Now I will give a freak show stat of my own, which I would never really encourage anyone to use. I include it here as a way to use the career value metric I prefer (given the constraint of working with the actual W-L record) with a career wins pseudo-scale. It is just a quick z-score conversion of pitcher WAR to a pseudo-Wins unit. For the 150 win pitchers, the mean number of wins was 210 with a standard deviation of 55. I figured WAR crudely as (W% - .39)*(W + L); crude because it is using actual wins and losses as the inputs, not because the concept is flawed. This metric has a mean of 65 and a standard deviation of 25 for this group. Setting the z-scores equal and rearranging to isolate wins gives this conversion:
pseudo-Wins = 2.2*WAR + 67
Obviously this is only intended for use with career WAR…saying that CC was worth 7 WAR last year and that is equivalent to 84 wins would make no sense. Of course it would make no sense for a pitcher with 7 career WAR either; this was based on pitchers with 150 wins and shouldn’t be used outside the range of long, reasonably productive careers. Well, it really shouldn’t be used at all, but I needed some original content, even of questionable quality, to make me feel better about a post rehashing James’ method.
The lowest-ranking 300 win pitcher under this formula (and thus, by definition, WAR as defined above as well) is Nolan Ryan (251). There is only one pitcher with 300 pseudo-Wins without 300 actual wins, and that may change this season--Randy Johnson at 319. The other non-300 game winners with 290 or more pseudo wins are Jim Palmer (296) and Whitey Ford (293). In case it is not clear, I have been using actual wins and losses, not “neutral wins and losses” as in the previous post and other posts through the years.

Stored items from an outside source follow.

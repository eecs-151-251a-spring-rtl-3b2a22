// tb_rv32_top: end-to-end test of the single-cycle RV32I machine at its
// default sizes.
//
// A random program that fills the whole instruction memory is loaded through
// the load port while reset is held. It mixes every register-register,
// register-immediate, load and store instruction with opcodes the datapath
// does not carry. After reset the machine runs twice through the memory (the
// PC wraps), and at every falling edge the PC, the fetched instruction and all
// 32 registers are compared with the reference model, which then executes the
// same instruction. At the end every data-memory word is compared. The PC
// check also proves the one-instruction-per-cycle rate: it must be
// RESET_PC + 4*n after n cycles. Each mechanism (each operation, BSel and
// WBSel settings, writes to x0, negative immediates, unsupported opcodes) is
// counted and a failure is counted for any that never occurred.
module tb_rv32_top;
  import rv32_ref_pkg::*;

  localparam int unsigned DEPTH = 1024;   // the top's default memory sizes
  localparam int unsigned RUN   = 2 * DEPTH;

  logic        clk = 0;
  logic        rst;
  logic        load_we;
  logic [$clog2(DEPTH)-1:0] load_addr;
  logic [31:0] load_data;
  logic [31:0] pc, inst;
  logic        unsupported;
  logic [31:0] dm_addr, dm_wdata, dm_rdata;
  logic [3:0]  dm_be;
  logic        dm_we;

  int checks = 0, failures = 0;

  rv32_top dut (
    .clk, .rst,
    .imem_load_we(load_we), .imem_load_addr(load_addr), .imem_load_data(load_data),
    .pc, .inst, .unsupported,
    .dmem_addr(dm_addr), .dmem_wdata(dm_wdata), .dmem_be(dm_be), .dmem_we(dm_we),
    .dmem_rdata(dm_rdata)
  );

  always #5 clk = ~clk;

  initial begin
    repeat (RUN + DEPTH + 100) @(posedge clk);
    failures++;
    $display("watchdog expired");
    $display("TB_RESULT checks=%0d failures=%0d", checks, failures);
    $finish;
  end

  task automatic check(input bit ok, input string what);
    checks++;
    if (!ok) begin
      failures++;
      if (failures < 20) $display("FAIL %s", what);
    end
  endtask

  // Mechanism counters.
  int n_r[16], n_i[8], n_ld[8], n_st[8];
  int n_sub, n_sra, n_srai, n_x0, n_unsup, n_negimm, n_bsel0, n_bsel1, n_wbmem, n_wbalu;

  logic [31:0] prog [DEPTH];
  rv32_ref ref_m;

  initial begin
    ref_m = new(DEPTH);
    foreach (prog[i]) prog[i] = rand_inst(rand_kind());
    // a few fixed ones so that rare cases surely appear
    prog[0] = enc_i(-50, 1, 0, 15, 7'b0010011);  // addi x15,x1,-50
    prog[1] = enc_r(0, 3, 2, 0, 0);              // add x0,x2,x3
    prog[2] = 32'h0000_0063;                     // beq (not carried)

    rst = 1; load_we = 0; load_addr = 0; load_data = 0;
    for (int i = 0; i < DEPTH; i++) begin
      @(negedge clk);
      load_we = 1; load_addr = i[$clog2(DEPTH)-1:0]; load_data = prog[i];
    end
    @(negedge clk);
    load_we = 0;
    @(negedge clk);
    for (int i = 0; i < DEPTH; i++) ref_m.mem[i] = dut.u_dmem.mem[i];
    ref_m.pc = 0;
    rst = 0;
    #1;

    for (int n = 0; n < RUN; n++) begin
      check(pc == ref_m.pc, $sformatf("cycle %0d pc %h exp %h", n, pc, ref_m.pc));
      check(pc == 32'(4 * n), $sformatf("cycle %0d pc %h not 4*n", n, pc));
      check(inst == prog[ref_m.widx(ref_m.pc) % DEPTH], $sformatf("cycle %0d inst", n));
      for (int r = 0; r < 32; r++) begin
        logic [31:0] v;
        v = (r == 0) ? 32'h0 : dut.u_core.u_dp.u_rf.regs[r];
        check(v == ref_m.x[r], $sformatf("cycle %0d x%0d %h exp %h", n, r, v, ref_m.x[r]));
      end
      begin
        logic [6:0] op;
        logic [2:0] f3;
        op = inst[6:0]; f3 = inst[14:12];
        check(unsupported == !(op inside {7'b0110011, 7'b0010011, 7'b0000011, 7'b0100011}),
              "unsupported flag");
        if (op == 7'b0100011 && f3 inside {3'd0, 3'd1, 3'd2}) begin
          check(dm_we && dm_addr == ref_m.x[inst[19:15]] + 32'(sext12({inst[31:25], inst[11:7]})),
                "store address on the bus");
        end else begin
          check(!dm_we && dm_be == 0, "no write strobe outside stores");
        end
        if (op == 7'b0000011)
          check(dm_addr == ref_m.x[inst[19:15]] + 32'(sext12(inst[31:20])) &&
                dm_rdata == ref_m.mem[ref_m.widx(dm_addr)], "load address and read data on the bus");
        case (op)
          7'b0110011: begin
            n_r[{inst[30], f3}]++; n_bsel0++; n_wbalu++;
            if (f3 == 0 && inst[30]) n_sub++;
            if (f3 == 5 && inst[30]) n_sra++;
          end
          7'b0010011: begin
            n_i[f3]++; n_bsel1++; n_wbalu++;
            if (f3 == 5 && inst[30]) n_srai++;
          end
          7'b0000011: begin n_ld[f3]++; n_bsel1++; n_wbmem++; end
          7'b0100011: begin n_st[f3]++; n_bsel1++; end
          default: n_unsup++;
        endcase
        if (op inside {7'b0110011, 7'b0010011, 7'b0000011} && inst[11:7] == 0) n_x0++;
        if (op inside {7'b0010011, 7'b0000011, 7'b0100011} && inst[31]) n_negimm++;
      end
      ref_m.step(inst);
      @(negedge clk);
      #1;
    end
    for (int i = 0; i < DEPTH; i++)
      check(dut.u_dmem.mem[i] == ref_m.mem[i], $sformatf("dmem[%0d]", i));

    // every mechanism must have happened
    foreach (n_i[f]) check(n_i[f] > 0, $sformatf("no OP-IMM funct3=%0d", f));
    for (int f = 0; f < 8; f++) check(n_r[f] > 0, $sformatf("no OP funct3=%0d", f));
    foreach (n_ld[f]) if (f inside {0, 1, 2, 4, 5}) check(n_ld[f] > 0, $sformatf("no load f3=%0d", f));
    foreach (n_st[f]) if (f inside {0, 1, 2}) check(n_st[f] > 0, $sformatf("no store f3=%0d", f));
    check(n_sub > 0, "no SUB");     check(n_sra > 0, "no SRA");  check(n_srai > 0, "no SRAI");
    check(n_x0 > 0, "no x0 write"); check(n_unsup > 0, "no unsupported opcode");
    check(n_negimm > 0, "no negative immediate");
    check(n_bsel0 > 0 && n_bsel1 > 0, "BSel not both ways");
    check(n_wbmem > 0 && n_wbalu > 0, "WBSel not both ways");
    $display("counts: R=%0d/%0d/%0d/%0d/%0d/%0d/%0d/%0d sub=%0d sra=%0d I=%0d/%0d/%0d/%0d/%0d/%0d/%0d/%0d srai=%0d",
             n_r[0], n_r[1], n_r[2], n_r[3], n_r[4], n_r[5], n_r[6], n_r[7], n_sub, n_sra,
             n_i[0], n_i[1], n_i[2], n_i[3], n_i[4], n_i[5], n_i[6], n_i[7], n_srai);
    $display("counts: LB=%0d LH=%0d LW=%0d LBU=%0d LHU=%0d SB=%0d SH=%0d SW=%0d x0=%0d unsup=%0d negimm=%0d",
             n_ld[0], n_ld[1], n_ld[2], n_ld[4], n_ld[5], n_st[0], n_st[1], n_st[2], n_x0, n_unsup, n_negimm);
    $display("TB_RESULT checks=%0d failures=%0d", checks, failures);
    $finish;
  end

endmodule
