// rv32_ref_pkg: an instruction-level reference model and a random program
// generator for the testbenches of the single-cycle RV32I machine.
//
// rv32_ref executes one instruction per step() on its own copy of the
// registers, the PC and a word-addressed data memory of `depth` words that
// wraps around like the RTL memories. It covers the register-register,
// register-immediate, load and store groups; any other opcode only advances
// the PC. It is written from the instruction definitions, independently of
// the RTL decode, so that the two can be compared.
package rv32_ref_pkg;

  // Instruction classes the generator can emit.
  typedef enum int {
    K_REG, K_IMM, K_SHIFTI, K_LOAD, K_STORE, K_OTHER, K_NUM
  } kind_e;

  function automatic logic [31:0] enc_r(int f7, int rs2, int rs1, int f3, int rd);
    return {7'(f7), 5'(rs2), 5'(rs1), 3'(f3), 5'(rd), 7'b0110011};
  endfunction

  function automatic logic [31:0] enc_i(int imm, int rs1, int f3, int rd, logic [6:0] op);
    return {12'(imm), 5'(rs1), 3'(f3), 5'(rd), op};
  endfunction

  function automatic logic [31:0] enc_s(int imm, int rs2, int rs1, int f3);
    logic [11:0] i12;
    i12 = 12'(imm);
    return {i12[11:5], 5'(rs2), 5'(rs1), 3'(f3), i12[4:0], 7'b0100011};
  endfunction

  function automatic int sext12(logic [11:0] v);
    return int'(signed'(v));
  endfunction

  class rv32_ref;
    logic [31:0] x [32];
    logic [31:0] pc;
    logic [31:0] mem [];
    int unsigned depth;

    function new(int unsigned d);
      depth = d;
      mem = new[d];
      foreach (x[i]) x[i] = 0;
      pc = 0;
    endfunction

    function automatic int unsigned widx(logic [31:0] a);
      return (a >> 2) % depth;
    endfunction

    // Executes inst at the current PC.
    function void step(logic [31:0] inst);
      logic [6:0]  op;
      logic [2:0]  f3;
      logic [4:0]  rd, rs1, rs2;
      logic [31:0] a, b, r, addr, w, immi, imms;
      logic        wr;
      int          sh;
      op = inst[6:0]; f3 = inst[14:12]; rd = inst[11:7];
      rs1 = inst[19:15]; rs2 = inst[24:20];
      a = x[rs1]; b = x[rs2];
      immi = 32'(sext12(inst[31:20]));
      imms = 32'(sext12({inst[31:25], inst[11:7]}));
      wr = 0; r = 0;
      case (op)
        7'b0110011, 7'b0010011: begin
          logic [31:0] o;
          logic        is_reg;
          is_reg = (op == 7'b0110011);
          o = is_reg ? b : immi;
          sh = int'(o[4:0]);
          wr = 1;
          case (f3)
            3'd0: r = (is_reg && inst[30]) ? a - o : a + o;
            3'd1: r = a << sh;
            3'd2: r = (signed'(a) < signed'(o)) ? 1 : 0;
            3'd3: r = (a < o) ? 1 : 0;
            3'd4: r = a ^ o;
            3'd5: begin
              r = a >> sh;
              if (inst[30] && a[31]) for (int k = 0; k < sh; k++) r[31-k] = 1'b1;
            end
            3'd6: r = a | o;
            default: r = a & o;
          endcase
        end
        7'b0000011: begin
          logic [7:0]  by;
          logic [15:0] hw;
          addr = a + immi;
          w = mem[widx(addr)];
          by = w >> (8 * addr[1:0]);
          hw = addr[1] ? w[31:16] : w[15:0];
          wr = 1;
          case (f3)
            3'd0: r = 32'(signed'(by));
            3'd1: r = 32'(signed'(hw));
            3'd4: r = 32'(by);
            3'd5: r = 32'(hw);
            default: r = w;
          endcase
        end
        7'b0100011: begin
          addr = a + imms;
          w = mem[widx(addr)];
          case (f3)
            3'd0: w[8*addr[1:0] +: 8] = b[7:0];
            3'd1: if (addr[1]) w[31:16] = b[15:0]; else w[15:0] = b[15:0];
            3'd2: w = b;
            default: ;
          endcase
          mem[widx(addr)] = w;
        end
        default: ;
      endcase
      if (wr && rd != 0) x[rd] = r;
      pc = pc + 4;
    endfunction
  endclass

  // A random instruction of class k. Base registers for memory accesses are
  // drawn from the whole file, so addresses are arbitrary and wrap.
  function automatic logic [31:0] rand_inst(kind_e k);
    int rd, rs1, rs2, f3, imm;
    rd  = $urandom_range(0, 31);
    rs1 = $urandom_range(0, 31);
    rs2 = $urandom_range(0, 31);
    f3  = $urandom_range(0, 7);
    imm = $urandom_range(0, 4095);
    case (k)
      K_REG: begin
        int f7;
        f7 = ((f3 == 0 || f3 == 5) && $urandom_range(0, 1)) ? 7'b0100000 : 0;
        return enc_r(f7, rs2, rs1, f3, rd);
      end
      K_IMM: begin
        if (f3 == 1 || f3 == 5) f3 = 0;
        return enc_i(imm, rs1, f3, rd, 7'b0010011);
      end
      K_SHIFTI: begin
        int hi;
        f3 = $urandom_range(0, 1) ? 1 : 5;
        hi = (f3 == 5 && $urandom_range(0, 1)) ? 12'h400 : 0;
        return enc_i(hi | $urandom_range(0, 31), rs1, f3, rd, 7'b0010011);
      end
      K_LOAD: begin
        int sel;
        sel = $urandom_range(0, 4);
        f3 = (sel == 3) ? 4 : (sel == 4) ? 5 : sel;
        return enc_i(imm, rs1, f3, rd, 7'b0000011);
      end
      K_STORE: return enc_s(imm, rs2, rs1, $urandom_range(0, 2));
      default: begin
        logic [6:0] ops [7];
        ops = '{7'b0110111, 7'b0010111, 7'b1101111, 7'b1100111,
                7'b1100011, 7'b0001111, 7'b1110011};
        return {$urandom_range(0, 32'h01ff_ffff) & 25'h1ff_ffff, ops[$urandom_range(0, 6)]};
      end
    endcase
  endfunction

  // A class drawn with more weight on the arithmetic groups.
  function automatic kind_e rand_kind();
    int r;
    r = $urandom_range(0, 99);
    if (r < 28) return K_REG;
    if (r < 46) return K_IMM;
    if (r < 56) return K_SHIFTI;
    if (r < 76) return K_LOAD;
    if (r < 94) return K_STORE;
    return K_OTHER;
  endfunction

endpackage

In summation, Win Points may well have value as a gauge of Hall of Fame chances or as a reasonable way to combine wins and losses into one number. However, they are unitless, and they place a very high premium on excellent performance, much more than the actual, tangible win impact of said performance. Despite their baseline of .414, which is a reasonable “replacement” level, the aforementioned premium should dispel any notion that they are a WAR knockoff. And of course, they just so happen to tie in with a fascinating mathematical sequence and ratio, which gives an otherwise forgettable “freak show stat” (I apply that label in the kindest sense of the term, and it is one which Bill James often applied to his own inventions) a little more pizzazz.